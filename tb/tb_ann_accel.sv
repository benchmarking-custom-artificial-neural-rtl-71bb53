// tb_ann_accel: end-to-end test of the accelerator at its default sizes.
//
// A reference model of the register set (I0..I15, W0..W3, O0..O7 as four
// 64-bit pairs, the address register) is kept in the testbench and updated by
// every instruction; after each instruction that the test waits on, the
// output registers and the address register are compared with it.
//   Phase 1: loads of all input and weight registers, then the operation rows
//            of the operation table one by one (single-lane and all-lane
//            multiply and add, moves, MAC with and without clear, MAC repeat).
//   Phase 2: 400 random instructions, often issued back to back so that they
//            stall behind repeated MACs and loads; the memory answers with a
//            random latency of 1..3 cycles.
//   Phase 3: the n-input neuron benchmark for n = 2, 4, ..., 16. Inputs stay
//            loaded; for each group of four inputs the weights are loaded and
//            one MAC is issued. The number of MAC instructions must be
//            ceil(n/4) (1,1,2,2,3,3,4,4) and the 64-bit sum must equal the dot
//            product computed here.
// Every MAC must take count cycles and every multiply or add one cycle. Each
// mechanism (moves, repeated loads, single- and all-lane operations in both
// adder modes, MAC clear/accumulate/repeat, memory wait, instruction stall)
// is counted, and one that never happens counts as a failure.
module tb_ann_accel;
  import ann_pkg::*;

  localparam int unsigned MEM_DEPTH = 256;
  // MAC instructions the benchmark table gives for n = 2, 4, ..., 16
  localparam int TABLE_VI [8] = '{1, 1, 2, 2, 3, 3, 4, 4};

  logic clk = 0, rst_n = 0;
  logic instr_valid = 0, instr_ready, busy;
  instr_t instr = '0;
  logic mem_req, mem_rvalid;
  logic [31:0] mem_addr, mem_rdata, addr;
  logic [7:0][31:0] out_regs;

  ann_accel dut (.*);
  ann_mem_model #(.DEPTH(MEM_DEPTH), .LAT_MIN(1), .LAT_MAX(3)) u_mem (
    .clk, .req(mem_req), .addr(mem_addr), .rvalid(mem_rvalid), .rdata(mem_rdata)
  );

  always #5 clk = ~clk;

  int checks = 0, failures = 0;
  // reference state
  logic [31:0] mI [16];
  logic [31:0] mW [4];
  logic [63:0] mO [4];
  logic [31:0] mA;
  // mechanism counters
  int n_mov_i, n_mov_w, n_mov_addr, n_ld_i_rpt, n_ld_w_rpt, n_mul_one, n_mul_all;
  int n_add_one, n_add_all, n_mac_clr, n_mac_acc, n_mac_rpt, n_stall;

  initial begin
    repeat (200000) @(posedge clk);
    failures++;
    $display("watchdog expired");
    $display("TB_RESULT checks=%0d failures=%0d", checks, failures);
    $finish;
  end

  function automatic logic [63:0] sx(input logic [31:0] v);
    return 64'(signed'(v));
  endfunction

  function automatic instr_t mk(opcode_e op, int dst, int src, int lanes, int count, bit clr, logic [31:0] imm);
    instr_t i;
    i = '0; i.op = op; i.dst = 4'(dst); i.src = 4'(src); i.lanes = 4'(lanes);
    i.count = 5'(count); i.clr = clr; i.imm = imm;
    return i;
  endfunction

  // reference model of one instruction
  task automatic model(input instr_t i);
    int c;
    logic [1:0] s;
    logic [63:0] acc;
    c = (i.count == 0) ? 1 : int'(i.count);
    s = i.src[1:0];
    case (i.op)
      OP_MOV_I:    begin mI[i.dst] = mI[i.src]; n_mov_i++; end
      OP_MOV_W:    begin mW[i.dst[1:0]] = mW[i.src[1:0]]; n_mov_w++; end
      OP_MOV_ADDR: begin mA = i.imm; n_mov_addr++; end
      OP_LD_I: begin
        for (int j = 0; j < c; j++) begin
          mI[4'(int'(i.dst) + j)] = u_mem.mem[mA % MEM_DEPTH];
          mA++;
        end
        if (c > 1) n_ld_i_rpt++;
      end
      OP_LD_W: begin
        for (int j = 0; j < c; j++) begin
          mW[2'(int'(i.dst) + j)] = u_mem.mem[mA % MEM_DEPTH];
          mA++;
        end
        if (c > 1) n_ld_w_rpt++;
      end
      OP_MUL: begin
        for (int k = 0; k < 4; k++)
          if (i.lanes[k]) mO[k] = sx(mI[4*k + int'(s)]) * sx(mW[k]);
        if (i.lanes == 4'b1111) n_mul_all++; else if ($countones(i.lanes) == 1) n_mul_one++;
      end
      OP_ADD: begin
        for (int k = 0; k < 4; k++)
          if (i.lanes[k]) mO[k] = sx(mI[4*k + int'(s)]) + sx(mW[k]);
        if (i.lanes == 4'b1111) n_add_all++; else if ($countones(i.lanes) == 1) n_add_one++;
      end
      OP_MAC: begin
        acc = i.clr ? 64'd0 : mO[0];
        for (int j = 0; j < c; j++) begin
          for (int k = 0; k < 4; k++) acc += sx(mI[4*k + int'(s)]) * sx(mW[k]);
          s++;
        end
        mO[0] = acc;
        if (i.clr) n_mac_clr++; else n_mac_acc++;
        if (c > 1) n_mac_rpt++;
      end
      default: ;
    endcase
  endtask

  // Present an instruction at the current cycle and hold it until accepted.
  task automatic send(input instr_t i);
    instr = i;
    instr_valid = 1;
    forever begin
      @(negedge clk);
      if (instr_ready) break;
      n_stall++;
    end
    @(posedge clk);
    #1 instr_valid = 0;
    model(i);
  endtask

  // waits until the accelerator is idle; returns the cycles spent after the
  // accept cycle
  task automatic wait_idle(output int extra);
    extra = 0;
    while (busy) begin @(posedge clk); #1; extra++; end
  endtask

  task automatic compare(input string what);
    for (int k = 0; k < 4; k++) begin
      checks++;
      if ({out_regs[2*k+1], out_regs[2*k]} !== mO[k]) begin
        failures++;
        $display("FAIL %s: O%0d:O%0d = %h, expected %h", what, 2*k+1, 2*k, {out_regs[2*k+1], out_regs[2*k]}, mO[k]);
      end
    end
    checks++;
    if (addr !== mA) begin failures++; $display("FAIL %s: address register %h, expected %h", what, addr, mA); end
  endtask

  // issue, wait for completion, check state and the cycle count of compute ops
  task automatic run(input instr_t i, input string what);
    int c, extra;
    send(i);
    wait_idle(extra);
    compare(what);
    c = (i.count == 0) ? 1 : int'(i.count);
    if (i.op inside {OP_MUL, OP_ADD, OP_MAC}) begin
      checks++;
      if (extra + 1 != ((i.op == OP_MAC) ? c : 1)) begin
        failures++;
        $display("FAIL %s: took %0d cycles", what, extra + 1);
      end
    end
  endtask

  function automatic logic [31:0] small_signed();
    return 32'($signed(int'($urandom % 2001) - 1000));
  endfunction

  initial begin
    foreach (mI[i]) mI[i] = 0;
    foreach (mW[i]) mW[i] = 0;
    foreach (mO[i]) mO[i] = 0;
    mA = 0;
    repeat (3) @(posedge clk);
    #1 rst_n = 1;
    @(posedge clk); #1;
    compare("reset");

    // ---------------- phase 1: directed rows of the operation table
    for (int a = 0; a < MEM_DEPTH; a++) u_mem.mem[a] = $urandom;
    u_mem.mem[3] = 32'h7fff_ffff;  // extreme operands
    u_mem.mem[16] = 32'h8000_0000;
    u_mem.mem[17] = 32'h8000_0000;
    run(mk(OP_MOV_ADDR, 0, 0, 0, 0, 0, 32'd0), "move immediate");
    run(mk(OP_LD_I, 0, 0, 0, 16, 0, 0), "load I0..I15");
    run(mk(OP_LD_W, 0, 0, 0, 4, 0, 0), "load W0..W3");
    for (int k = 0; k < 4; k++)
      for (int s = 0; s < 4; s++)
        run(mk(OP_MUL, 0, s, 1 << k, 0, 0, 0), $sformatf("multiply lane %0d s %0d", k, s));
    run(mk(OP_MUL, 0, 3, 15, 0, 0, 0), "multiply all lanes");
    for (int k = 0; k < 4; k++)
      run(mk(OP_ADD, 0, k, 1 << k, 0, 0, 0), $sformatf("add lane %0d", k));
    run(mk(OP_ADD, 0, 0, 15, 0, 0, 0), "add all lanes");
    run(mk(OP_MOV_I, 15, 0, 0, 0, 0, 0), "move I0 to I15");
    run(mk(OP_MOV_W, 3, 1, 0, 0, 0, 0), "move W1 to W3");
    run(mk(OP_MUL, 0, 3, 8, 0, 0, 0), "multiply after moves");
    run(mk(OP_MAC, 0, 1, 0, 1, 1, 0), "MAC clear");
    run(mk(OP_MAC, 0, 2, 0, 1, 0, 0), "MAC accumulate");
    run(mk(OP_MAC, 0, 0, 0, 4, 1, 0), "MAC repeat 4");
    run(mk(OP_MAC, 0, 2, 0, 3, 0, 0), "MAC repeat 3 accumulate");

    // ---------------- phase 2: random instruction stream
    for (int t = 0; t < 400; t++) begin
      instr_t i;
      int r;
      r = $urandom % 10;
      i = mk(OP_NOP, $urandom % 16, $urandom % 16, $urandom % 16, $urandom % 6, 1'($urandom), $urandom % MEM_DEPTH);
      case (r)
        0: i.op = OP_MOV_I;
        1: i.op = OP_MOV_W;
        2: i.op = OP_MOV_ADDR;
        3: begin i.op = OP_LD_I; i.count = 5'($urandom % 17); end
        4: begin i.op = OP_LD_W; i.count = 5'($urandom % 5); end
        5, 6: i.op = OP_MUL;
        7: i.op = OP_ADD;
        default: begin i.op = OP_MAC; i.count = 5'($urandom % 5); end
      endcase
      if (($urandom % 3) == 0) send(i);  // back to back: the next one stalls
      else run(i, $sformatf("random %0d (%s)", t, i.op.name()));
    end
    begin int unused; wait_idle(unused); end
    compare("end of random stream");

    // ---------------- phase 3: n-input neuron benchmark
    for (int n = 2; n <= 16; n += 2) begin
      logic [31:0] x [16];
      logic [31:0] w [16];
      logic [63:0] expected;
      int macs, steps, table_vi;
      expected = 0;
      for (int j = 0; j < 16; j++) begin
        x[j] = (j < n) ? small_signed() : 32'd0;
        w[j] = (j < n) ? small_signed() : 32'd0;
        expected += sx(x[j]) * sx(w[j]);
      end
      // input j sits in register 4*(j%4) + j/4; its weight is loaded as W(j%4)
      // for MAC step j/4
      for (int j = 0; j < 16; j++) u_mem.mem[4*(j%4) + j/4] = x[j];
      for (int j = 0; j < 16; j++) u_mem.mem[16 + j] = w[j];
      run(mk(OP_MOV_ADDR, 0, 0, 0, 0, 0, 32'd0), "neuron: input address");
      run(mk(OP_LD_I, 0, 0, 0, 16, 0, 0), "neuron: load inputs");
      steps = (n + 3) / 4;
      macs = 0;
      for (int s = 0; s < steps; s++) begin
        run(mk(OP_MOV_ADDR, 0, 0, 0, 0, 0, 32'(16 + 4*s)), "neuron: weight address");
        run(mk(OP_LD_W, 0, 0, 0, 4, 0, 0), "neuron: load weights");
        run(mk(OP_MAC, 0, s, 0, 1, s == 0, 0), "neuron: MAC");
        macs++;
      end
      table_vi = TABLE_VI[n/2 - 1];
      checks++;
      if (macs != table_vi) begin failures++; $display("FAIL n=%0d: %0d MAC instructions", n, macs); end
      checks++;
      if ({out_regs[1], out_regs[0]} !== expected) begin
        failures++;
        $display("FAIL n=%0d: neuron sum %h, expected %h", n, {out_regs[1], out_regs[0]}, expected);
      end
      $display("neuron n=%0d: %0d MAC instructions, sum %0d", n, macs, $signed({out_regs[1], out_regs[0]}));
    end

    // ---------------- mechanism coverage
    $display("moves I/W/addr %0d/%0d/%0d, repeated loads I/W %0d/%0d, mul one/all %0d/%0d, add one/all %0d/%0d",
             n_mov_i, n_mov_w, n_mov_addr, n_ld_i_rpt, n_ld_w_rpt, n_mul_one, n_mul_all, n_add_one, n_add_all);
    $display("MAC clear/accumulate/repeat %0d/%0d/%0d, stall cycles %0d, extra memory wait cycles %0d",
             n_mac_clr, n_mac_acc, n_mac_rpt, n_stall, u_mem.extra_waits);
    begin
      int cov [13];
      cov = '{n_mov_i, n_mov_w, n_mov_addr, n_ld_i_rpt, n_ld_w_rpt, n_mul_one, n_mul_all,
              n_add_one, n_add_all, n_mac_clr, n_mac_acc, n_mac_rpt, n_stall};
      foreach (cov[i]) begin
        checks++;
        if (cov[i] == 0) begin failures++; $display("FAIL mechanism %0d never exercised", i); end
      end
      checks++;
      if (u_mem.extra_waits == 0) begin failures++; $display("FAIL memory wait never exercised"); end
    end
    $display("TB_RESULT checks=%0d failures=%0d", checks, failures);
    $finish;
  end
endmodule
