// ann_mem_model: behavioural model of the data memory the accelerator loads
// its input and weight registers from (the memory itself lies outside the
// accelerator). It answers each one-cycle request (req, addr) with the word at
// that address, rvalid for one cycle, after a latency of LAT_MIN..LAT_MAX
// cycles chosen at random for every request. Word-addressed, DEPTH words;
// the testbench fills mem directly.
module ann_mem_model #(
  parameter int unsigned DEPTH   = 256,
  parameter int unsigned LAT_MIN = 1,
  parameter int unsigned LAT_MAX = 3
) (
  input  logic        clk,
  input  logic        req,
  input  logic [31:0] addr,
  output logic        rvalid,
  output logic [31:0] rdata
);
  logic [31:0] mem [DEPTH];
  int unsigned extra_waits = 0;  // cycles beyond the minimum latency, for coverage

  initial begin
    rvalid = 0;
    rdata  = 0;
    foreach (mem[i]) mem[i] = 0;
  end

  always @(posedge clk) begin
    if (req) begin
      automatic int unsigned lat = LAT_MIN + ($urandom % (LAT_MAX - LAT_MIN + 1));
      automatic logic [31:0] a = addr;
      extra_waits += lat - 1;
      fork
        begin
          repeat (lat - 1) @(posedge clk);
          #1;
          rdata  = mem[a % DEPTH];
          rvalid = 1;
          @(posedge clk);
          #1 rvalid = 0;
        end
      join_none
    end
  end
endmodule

***

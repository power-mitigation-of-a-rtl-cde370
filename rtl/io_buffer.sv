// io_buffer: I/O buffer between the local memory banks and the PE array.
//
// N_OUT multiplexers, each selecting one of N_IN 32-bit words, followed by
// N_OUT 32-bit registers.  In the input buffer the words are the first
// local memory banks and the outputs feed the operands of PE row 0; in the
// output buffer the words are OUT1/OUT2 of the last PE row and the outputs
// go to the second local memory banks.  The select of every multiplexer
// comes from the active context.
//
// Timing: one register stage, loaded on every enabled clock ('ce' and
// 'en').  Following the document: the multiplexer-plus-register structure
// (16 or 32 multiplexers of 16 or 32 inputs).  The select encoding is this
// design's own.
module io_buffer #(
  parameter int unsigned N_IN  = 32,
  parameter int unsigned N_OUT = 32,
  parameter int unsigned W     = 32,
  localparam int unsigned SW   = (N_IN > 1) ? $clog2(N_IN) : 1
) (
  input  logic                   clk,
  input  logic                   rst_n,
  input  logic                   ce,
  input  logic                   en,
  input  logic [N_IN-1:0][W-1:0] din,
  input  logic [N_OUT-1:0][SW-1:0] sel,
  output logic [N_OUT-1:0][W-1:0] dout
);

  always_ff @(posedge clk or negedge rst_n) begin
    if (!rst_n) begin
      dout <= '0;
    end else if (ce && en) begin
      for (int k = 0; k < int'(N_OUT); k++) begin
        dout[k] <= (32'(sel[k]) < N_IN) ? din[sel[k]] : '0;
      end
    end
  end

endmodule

***

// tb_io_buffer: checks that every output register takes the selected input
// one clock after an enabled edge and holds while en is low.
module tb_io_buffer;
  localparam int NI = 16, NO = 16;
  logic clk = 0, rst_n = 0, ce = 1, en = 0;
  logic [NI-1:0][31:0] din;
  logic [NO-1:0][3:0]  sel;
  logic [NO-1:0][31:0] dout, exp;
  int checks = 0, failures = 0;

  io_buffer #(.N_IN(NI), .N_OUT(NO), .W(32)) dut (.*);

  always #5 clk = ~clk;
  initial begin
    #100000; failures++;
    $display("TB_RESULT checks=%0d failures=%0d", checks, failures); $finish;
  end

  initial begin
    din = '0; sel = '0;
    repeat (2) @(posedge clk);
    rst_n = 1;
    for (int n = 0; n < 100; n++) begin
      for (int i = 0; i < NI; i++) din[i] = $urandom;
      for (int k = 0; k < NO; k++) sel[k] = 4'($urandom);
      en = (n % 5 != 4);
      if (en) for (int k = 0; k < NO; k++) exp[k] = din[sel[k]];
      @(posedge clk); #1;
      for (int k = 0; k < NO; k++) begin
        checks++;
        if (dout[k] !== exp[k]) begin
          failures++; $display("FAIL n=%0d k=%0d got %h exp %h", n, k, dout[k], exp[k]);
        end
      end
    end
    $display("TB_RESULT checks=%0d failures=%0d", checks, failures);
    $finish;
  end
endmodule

***

## YOUR ASSIGNMENT
Return a copy of each line of the material that holds the word "string".

## FINAL ANSWER
  task automatic compare(input string what);
  task automatic run(input instr_t i, input string what);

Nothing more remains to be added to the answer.